Figure 6 depicts the impact of battery capacity, wherein the MB units system exhibits lower sensitivity to changes in battery capacity compared to Figure 5. This is because the impact of varying battery capacity on the bus dispatching strategy is indirect, resulting in only minor adjustments to the scheduling process. In contrast, changes in vehicle dispatch costs act directly on total vehicle dispatch costs, which represent a significant proportion of the system expenditure. It is worth noting that irrespective of the variations in battery capacity, even with a mere 15 kWh, the cost of the modular system remains lower than that of conventional bus systems. This underscores the prominent advantage of the modular bus scheduling mode.

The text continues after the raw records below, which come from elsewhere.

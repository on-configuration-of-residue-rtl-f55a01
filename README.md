# Pipelined radix-4 FFT in the modified quadratic residue number system

This is a streaming 1024-point FFT processor whose arithmetic is done entirely
in residues: every number is held as its remainders modulo seven small
coprime moduli. The seven channels never carry into each other, so each
adder and multiplier is only six bits wide and the pipeline can run at the
speed of a small adder.

The price is scaling. Twiddle factors are fractions. They are multiplied by
a constant K and rounded to integers, so every butterfly result carries an
extra factor K. That factor has to be divided out before the next stage
overflows the number range. Division is hard in a residue system: a scaler
needs a mixed-radix conversion across all channels, and it is the largest
unit in the design.

A radix-4 butterfly produces four complex results, which is eight real
numbers. Scaling them side by side would take eight scalers per stage, or 40
for five stages. Instead this design puts a small **parallel-to-serial
converter** behind each stage. It delays the eight numbers by staggered
amounts and multiplexes them onto just **two scalers**, one for real parts and
one for imaginary parts. The scalers then handle one complex number per
clock. The cost is a few cycles of latency per stage.

## Number system

All shared constants live in `rtl/mqrns_pkg.sv`.

| item | value |
|---|---|
| moduli m1..m7 | 61, 59, 53, 47, 43, 41, 37 (6-bit residues) |
| dynamic range M | product of the moduli, about 5.85e11 (2^39.1) |
| signed range | -(M-1)/2 .. (M-1)/2 |
| scaling constant K | m1·m2 = 3599 |
| MQRNS constant n | 77, with J_i² ≡ -77 (mod m_i) in every channel |

- `rvec_t` is one real number: seven residues, 42 bits.
- `cvec_t` is one complex number in CRNS form: a real and an imaginary
  `rvec_t`, 84 bits.

**Complex products (MQRNS).** Plain QRNS needs a square root of -1 modulo
every modulus. No such root exists for 59, 47 and 43. MQRNS instead uses J
with J² = -n, and maps a + ib to A = a + Jb and A* = a − Jb. For data (a, b)
and a twiddle (c, d):

    E  = A·C   + (n−1)·b·d  =  (ac − bd) + J(ad + bc)
    E* = A*·C* + (n−1)·b·d  =  (ac − bd) − J(ad + bc)

That makes three real multiplications per channel: A·C, A*·C*, and b times
the constant-scaled d. The butterfly then returns to CRNS form with
re = (E + E*)/2 and im = (E − E*)/(2J). The value n = 77 is the smallest
constant for which all seven moduli have such a J.

## Data flow

`mqrns_fft` chains log4 N stages: five for N = 1024. Each stage is an
`fft_stage`:

```
 stream in ─► c4_reorder ─► 4 inputs ─┬─► bf4_mqrns mod 61 ─┐
   (1/clk)    (ping-pong   + group i  ├─► bf4_mqrns mod 59 ─┤ 8 real numbers
              frame buf)      │       │        ...          ├─► p2s_conv ─┬─► rns_scaler (Re) ─┐
                              │       └─► bf4_mqrns mod 37 ─┘             └─► rns_scaler (Im) ─┴─► stream out
                              └─► twiddle_gen ─► K·W^(k·i·N/4L) per channel                            (1/clk)
```

- **c4_reorder** is the commutator. A radix-4 DIF stage whose butterflies span
  4L points needs x[b·4L + i + p·L] for p = 0..3 together. The commutator
  keeps two banks of N words. While one bank is written, the other, complete
  frame is read one word per clock, and every four reads become one butterfly
  input set. Both sides use one address map: the c-th number of a stream,
  with c = 4g + p and g = b·L + i, sits at in-place position
  `b·4L + p·L + i`. The writer applies this map with the previous stage's L,
  or stores in natural order in stage 0. The reader applies it with its own L.
- **twiddle_gen** returns round(K·cos θ) and −round(K·sin θ) for θ = 2π·k·i/(4L),
  k = 0..3, reduced per modulus. It reads a 257-entry quarter-wave table
  `rtl/twiddle_cos.hex`, where entry t = round(3599·cos(2πt/1024)), and gets
  the other quadrants and the sine by symmetry. k = 0 yields K itself, so all
  four butterfly outputs are scaled the same way.
- **bf4_mqrns** is one per modulus. It forms the radix-4 sums (y1 uses −i·x1,
  y3 uses +i·x1), multiplies them by the twiddles in MQRNS form, and returns
  CRNS results. Pipeline: sums | products | back to CRNS, 3 clocks.
- **p2s_conv** and the **rns_scaler** pair are described below.

The output stream of a stage is, for each group, y0, y1, y2, y3 in turn. That
is exactly the order the next stage's commutator expects with its writer map.
After the last stage the outputs come out in radix-4 digit-reversed order.
`out_bin` gives each output's frequency index: output position c holds
X[digit-reverse4(c)].

## The parallel-to-serial converter (`p2s_conv`)

This is the core of the design, and its timing is what makes two scalers
enough.

1. When a butterfly set is valid, all eight numbers Re0..Re3 and Im0..Im3
   enter a first register level.
2. Every clock they move one level further.
3. Path k has DELAY + k levels, with DELAY = 4. Re_k therefore reaches the
   end of its chain exactly DELAY + k clocks after the set arrived.
4. A 2-bit multiplexer select follows the valid bit down a delay line. It
   passes Re0/Im0 to SCALER1/SCALER2 four clocks after the set, then
   Re1/Im1, Re2/Im2 and Re3/Im3 on the next three clocks.

Because each set occupies the scalers for four clocks, butterfly sets must be
at least four clocks apart. An assertion checks this. The commutator issues
exactly one set per four clocks, so the butterflies run at 25 % duty while the
scalers and the stream run at one complex number per clock.

## The residue scaler (`rns_scaler`)

The scaler computes Y = floor((X + r)/K) for a signed X, where H = (M−1)/2 and
r = H mod K. The result is X/K to within one unit. The pipeline has 8 stages
and accepts one number per clock:

1. X' = X + H, which moves the signed range onto 0..M−1.
2. The first mixed-radix digit a1 = X' mod m1 is removed from all other
   channels: v ← (v − a1)·m1⁻¹.
3. Likewise for a2 with m2. Channels m3..m7 now hold Y' = floor(X'/K) exactly,
   since Y' < M/K.
4. Base extension. Y' is converted to mixed radix over m3..m7, one digit per
   stage. Each digit, weighted by the product of the moduli below it, is
   accumulated modulo m1 and m2. This rebuilds Y' in the two channels the
   division emptied.
5. Y = Y' − (H div K) in every channel.

## Timing

| block | latency |
|---|---|
| c4_reorder | 5 clocks from a frame's last input to its first butterfly set; a frame is buffered whole |
| twiddle alignment | 1 clock |
| bf4_mqrns | 3 clocks |
| p2s_conv | 4 clocks (DELAY) |
| rns_scaler | 8 clocks |
| fft_stage | 21 clocks from a frame's last input to its first output |

Throughput is one complex sample per clock. Frames may follow back to back,
and input gaps are allowed.

Control is valid-only. There is no back-pressure: the output must be accepted
when `out_valid` is high. Reset is synchronous and active low, and clears only
the valid and control state.

## Interface of `mqrns_fft`

| port | dir | width | meaning |
|---|---|---|---|
| clk, rst_n | in | 1 | clock, synchronous active-low reset |
| in_valid, in_data | in | 1, 84 | input sample in residue form (`cvec_t`), natural order |
| out_valid, out_data | out | 1, 84 | DFT value in residue form |
| out_bin | out | 10 | frequency index of `out_data` |
| bank_swap, bf_fire, p2s_valid | out | 5 | per-stage status: frame entered, butterfly set issued, converter active |
| mux_sel | out | 5×2 | per-stage converter multiplexer setting |

The processor works on residues only:

- To feed it, reduce each signed integer component modulo each modulus.
- To read it, use the Chinese remainder theorem and map values above (M−1)/2
  to negative numbers. `from_rvec` in `tb/mqrns_tb_pkg.sv` does this.

Each stage scales by exactly the K it multiplied by, so the result is the
unscaled DFT: X[k] ≈ Σ x[n]·e^(−2πjnk/N). Input components up to ±8191 keep
every intermediate value inside the signed range with a wide margin. The
full-scale case peaks near 4.3e10 before scaling, against a limit of 2.9e11.

## What follows the source design and what is this design's own

Taken from the source design:

- five radix-4 stages for N = 1024
- one butterfly per modulus in each stage (seven channels)
- MQRNS complex multiplication with three real multiplications
- CRNS butterfly outputs
- scaling after every stage
- the converter that staggers the eight outputs and multiplexes them onto two
  scalers, starting four cycles after the butterfly
- mixed-radix conversion as the basis of the scaler

Chosen here, because the source leaves them open:

- the modulus values, the constant n and the scaling constant K
- the internal pipeline of the scaler and the butterfly
- the triangular delay lengths DELAY + k
- the commutator, built as a two-bank frame buffer of 2N words per stage
  instead of a minimal delay commutator. This costs memory and one frame of
  latency per stage, but any stage order is simple to prove correct.
- DIF ordering with digit-reversed output
- the valid-only interface
- the quarter-wave twiddle table

Not included: converters between binary and residue form at the processor's
edges, and any overflow detection. The input range must be respected by the
user.

## Verification

Each block has a self-checking testbench in `tb/`. They share the reference
arithmetic in `tb/mqrns_tb_pkg.sv`: residue conversion, CRT, twiddles from
`$cos`/`$sin`, the scaler's rounding rule, and an integer model of one DIF
stage. That model uses 64-bit integers and does not depend on the residue
hardware.

| testbench | what it checks |
|---|---|
| tb_rns_scaler | 3000 values including both range ends and zero; exact result and 8-clock latency |
| tb_bf4_mqrns | channel mod 59, which has no square root of −1; 2000 random sets against direct complex arithmetic mod 59 |
| tb_p2s_conv | order, multiplexer setting and DELAY + k timing of every number |
| tb_twiddle_gen | all twiddles of a 1024-point stage and of a 64-point stage |
| tb_c4_reorder | three 64-point frames with gaps: group contents, group index, spacing, latency |
| tb_fft_stage | a 64-point stage 1 against the integer model, latency, multiplexer use |
| tb_mqrns_fft | full 1024-point processor at default parameters, three frames (see below) |

In `tb_mqrns_fft` the three frames are: random samples with input gaps,
random samples back to back, and a full-scale frame. Every output is checked
against the integer model bit for bit and against a floating-point DFT. The
DFT tolerance is 500 + 0.2 % of |X|; the largest error observed is about 290
on full-scale input. It also counts:

- frame swaps and butterfly sets per stage
- each multiplexer setting per stage
- negative results and input gaps

Simulate with Verilator 5, from the directory that holds `rtl/` and `tb/`,
because the twiddle table is read as `rtl/twiddle_cos.hex`:

```
verilator --binary --timing --assert -Irtl -Itb -y rtl -y tb \
    rtl/mqrns_pkg.sv tb/mqrns_tb_pkg.sv tb/tb_mqrns_fft.sv \
    --top-module tb_mqrns_fft -o sim && ./obj_dir/sim
```

Swap in another `tb_*.sv` and its top-module name for the block tests. Each
testbench ends with a line `TB_RESULT checks=N failures=0`. The full-size run
takes well under a second.

## Changing it

- `N` on `mqrns_fft` (or on `fft_stage`) can be any power of four up to 1024.
  The twiddle table has 1024-point resolution and is sampled more coarsely for
  smaller N.
- To use other moduli, edit `MODULI` and `RW` in the package. Then:
  - `MQ_N` must make −MQ_N a quadratic residue modulo every modulus.
  - The twiddle table must be regenerated for the new K = m1·m2:
    round(K·cos(2πt/1024)), t = 0..256, three hex digits per entry.
  - The inverses and J values are computed at elaboration.
- `P2S_DELAY` on `fft_stage` sets the converter delay; it must be at least 1.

Furthermore, in Figure 6, the total system cost across the four instances gradually decreases and stabilizes as battery capacity increases. This trend can be attributed to the potential benefits of a longer battery range and reduced charging frequency. Specifically, a notable decrease in total cost is observed when battery capacity increases from 20 kWh to 25 kWh across all instances. This is explained by the larger battery capacity of modular buses covering more trips, thereby reducing the overall fleet size required and resulting in cost savings from fewer dispatched vehicles. For modular bus instance (2), increasing the battery capacity from 20 kWh to 25 kWh leads to a decrease in the number of vehicles from 36 to 28.

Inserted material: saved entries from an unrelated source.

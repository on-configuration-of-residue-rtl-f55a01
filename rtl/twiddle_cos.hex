e0f
e0f
e0f
e0e
e0e
e0d
e0d
e0c
e0b
e0a
e08
e07
e05
e04
e02
e00
dfe
dfb
df9
df7
df4
df1
dee
deb
de8
de5
de1
dde
dda
dd6
dd2
dce
dca
dc5
dc1
dbc
db8
db3
dae
da8
da3
d9e
d98
d92
d8d
d87
d81
d7a
d74
d6e
d67
d60
d59
d52
d4b
d44
d3d
d35
d2d
d26
d1e
d16
d0e
d05
cfd
cf5
cec
ce3
cda
cd1
cc8
cbf
cb5
cac
ca2
c99
c8f
c85
c7b
c70
c66
c5c
c51
c46
c3b
c30
c25
c1a
c0f
c04
bf8
bec
be1
bd5
bc9
bbd
bb0
ba4
b98
b8b
b7e
b72
b65
b58
b4b
b3e
b30
b23
b15
b08
afa
aec
ade
ad0
ac2
ab4
aa5
a97
a88
a79
a6b
a5c
a4d
a3e
a2f
a1f
a10
a00
9f1
9e1
9d1
9c2
9b2
9a2
991
981
971
961
950
93f
92f
91e
90d
8fc
8eb
8da
8c9
8b8
8a6
895
883
872
860
84e
83c
82a
818
806
7f4
7e2
7cf
7bd
7ab
798
785
773
760
74d
73a
727
714
701
6ee
6db
6c7
6b4
6a1
68d
679
666
652
63e
62b
617
603
5ef
5db
5c7
5b2
59e
58a
576
561
54d
538
524
50f
4fb
4e6
4d1
4bc
4a8
493
47e
469
454
43f
42a
415
400
3ea
3d5
3c0
3ab
395
380
36a
355
340
32a
315
2ff
2e9
2d4
2be
2a8
293
27d
267
252
23c
226
210
1fa
1e4
1ce
1b9
1a3
18d
177
161
14b
135
11f
109
0f3
0dd
0c7
0b1
09b
084
06e
058
042
02c
016
000
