// mqrns_pkg: number system shared by every block of the MQRNS FFT processor.
//
// A real number is carried as its residues modulo NMOD pairwise coprime
// moduli (one processing channel per modulus); a complex number is carried in
// CRNS form, i.e. a real and an imaginary residue vector. The processor has
// seven channels, m1..m7, as in the processor block diagram; the modulus
// values, the 6-bit residue width and the MQRNS constant are this design's
// choice. MQRNS: in channel m_i the number J_i satisfies J_i^2 = -MQ_N (mod m_i),
// so a complex product needs three real multiplications per channel. MQ_N = 77 is
// the smallest constant for which -MQ_N is a quadratic residue of all seven
// moduli (59, 47 and 43 are 3 mod 4, so plain QRNS with J^2 = -1 is impossible).
//
// The scaling constant K is the product of the first NSCALE moduli
// (K = 61*59 = 3599). Twiddle factors are round(K*W) and every butterfly output
// is divided by K by a residue scaler. Signed numbers X lie in [-(M-1)/2,(M-1)/2],
// M the product of all moduli (about 2^39).
//
// Helper functions: modular add/sub/multiply for small moduli (synthesizable,
// used by the datapath) and elaboration-time constants (inverses, J_i, residues
// of wide constants).
package mqrns_pkg;

  localparam int NMOD   = 7;   // number of residue channels (m1..m7)
  localparam int RW     = 6;   // residue width in bits
  localparam int NSCALE = 2;   // K = product of the first NSCALE moduli
  localparam int MQ_N   = 77;  // MQRNS constant: J_i^2 = -MQ_N mod m_i

  typedef int unsigned modlist_t [NMOD];
  localparam modlist_t MODULI = '{61, 59, 53, 47, 43, 41, 37};

  typedef logic [RW-1:0]         res_t;   // one residue
  typedef res_t [NMOD-1:0]       rvec_t;  // one real number, all channels
  typedef struct packed {
    rvec_t re;
    rvec_t im;
  } cvec_t;                               // one complex number (CRNS form)

  // ---------------------------------------------------------------- datapath
  function automatic res_t add_mod(res_t a, res_t b, int unsigned m);
    logic [RW:0] s;
    s = {1'b0, a} + {1'b0, b};
    if (s >= (RW+1)'(m)) s = s - (RW+1)'(m);
    return s[RW-1:0];
  endfunction

  function automatic res_t sub_mod(res_t a, res_t b, int unsigned m);
    logic [RW:0] s;
    s = {1'b0, a} + (RW+1)'(m) - {1'b0, b};
    if (s >= (RW+1)'(m)) s = s - (RW+1)'(m);
    return s[RW-1:0];
  endfunction

  function automatic res_t mul_mod(res_t a, res_t b, int unsigned m);
    logic [2*RW-1:0] p;
    p = {{RW{1'b0}}, a} * {{RW{1'b0}}, b};
    return res_t'(p % (2*RW)'(m));
  endfunction

  // -------------------------------------------------------- elaboration time
  function automatic int unsigned inv_mod(int unsigned a, int unsigned m);
    int unsigned r;
    r = 0;
    for (int unsigned k = 1; k < m; k++)
      if (((a % m) * k) % m == 1) r = k;
    return r;
  endfunction

  // J with J*J = -MQ_N (mod m); the smaller of the two roots
  function automatic int unsigned mq_j(int unsigned m);
    int unsigned r;
    r = 0;
    for (int unsigned k = m - 1; k >= 1; k--)
      if ((k * k + MQ_N) % m == 0) r = k;
    return r;
  endfunction

  function automatic longint unsigned dyn_range();
    longint unsigned p;
    p = 1;
    for (int i = 0; i < NMOD; i++) p = p * MODULI[i];
    return p;
  endfunction

  function automatic longint unsigned scale_k();
    longint unsigned p;
    p = 1;
    for (int i = 0; i < NSCALE; i++) p = p * MODULI[i];
    return p;
  endfunction

  // residue of a signed 64-bit constant
  function automatic int unsigned lres(longint x, int unsigned m);
    longint r;
    r = x % longint'(m);
    if (r < 0) r = r + longint'(m);
    return 32'(r);
  endfunction

  localparam longint unsigned DYN_M    = dyn_range();            // M
  localparam longint unsigned K_SCALE  = scale_k();              // K
  localparam longint unsigned HALF_M   = (DYN_M - 1) / 2;        // signed offset H
  localparam longint unsigned OFFS_Q   = HALF_M / K_SCALE;       // H div K
  localparam longint unsigned OFFS_R   = HALF_M % K_SCALE;       // H mod K

endpackage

However, when the battery capacity surpasses 35 kWh, the cost fluctuation becomes insignificant, and blindly increasing battery capacity may actually result in higher battery costs. Therefore, we recommend procuring modular buses with a capacity between 25 kWh and 35 kWh, a range that allows the vehicle to operate efficiently without frequent recharging.

5. Concluding Remarks

A novel modular bus system is proposed to identify optimal formation, trip sequences, and charging decisions of modular vehicles, reducing operation costs while enhancing fleet scheduling flexibility. Through modeling and case validation, the key conclusions are as follows:

• The proposed column generation-based heuristic algorithm, which decomposes the original problem into a master problem and subproblems, outperforms widely used solvers in terms of time and computation speed. Even in a network of 214 nodes, the scheduling strategy can be obtained in about 10 min with a gap of less than 0.3%.
• The optimal modular bus scheduling scheme can reduce the overall system cost from $1534.31 to $1144.26, a reduction of approximately 25%, while accommodating uneven trip demand and embracing battery and charging station capacity constraints.
• Sensitivity analysis highlights the impact of dispatch cost and battery capacity of modular buses on system total costs. Compared to the traditional bus, operators are recommended to consider applying modular units in scenarios with low or volatile demand; there may still be scope for profitability even if the dispatching cost is high. Additionally, procuring modular buses with 25 kWh–35 kWh capacity can avoid frequent charging.

In future work, the reconfiguration of modular buses among stations beyond the ends of bus routes is a scalable research direction to improve fleet utilization and system economy. Additionally, fine consideration of the heterogeneous nature of energy consumption and charging processes among different modular units can further enhance system practicality. Incorporating the proposed column generation algorithm into a branch-and-price framework and finding diverse acceleration strategies for solving subproblems also merits in-depth exploration. Given the limitations of our research in practical applications, we will actively address real-world constraints and collaborate with ongoing electric and automated transportation projects to validate and improve our methodology.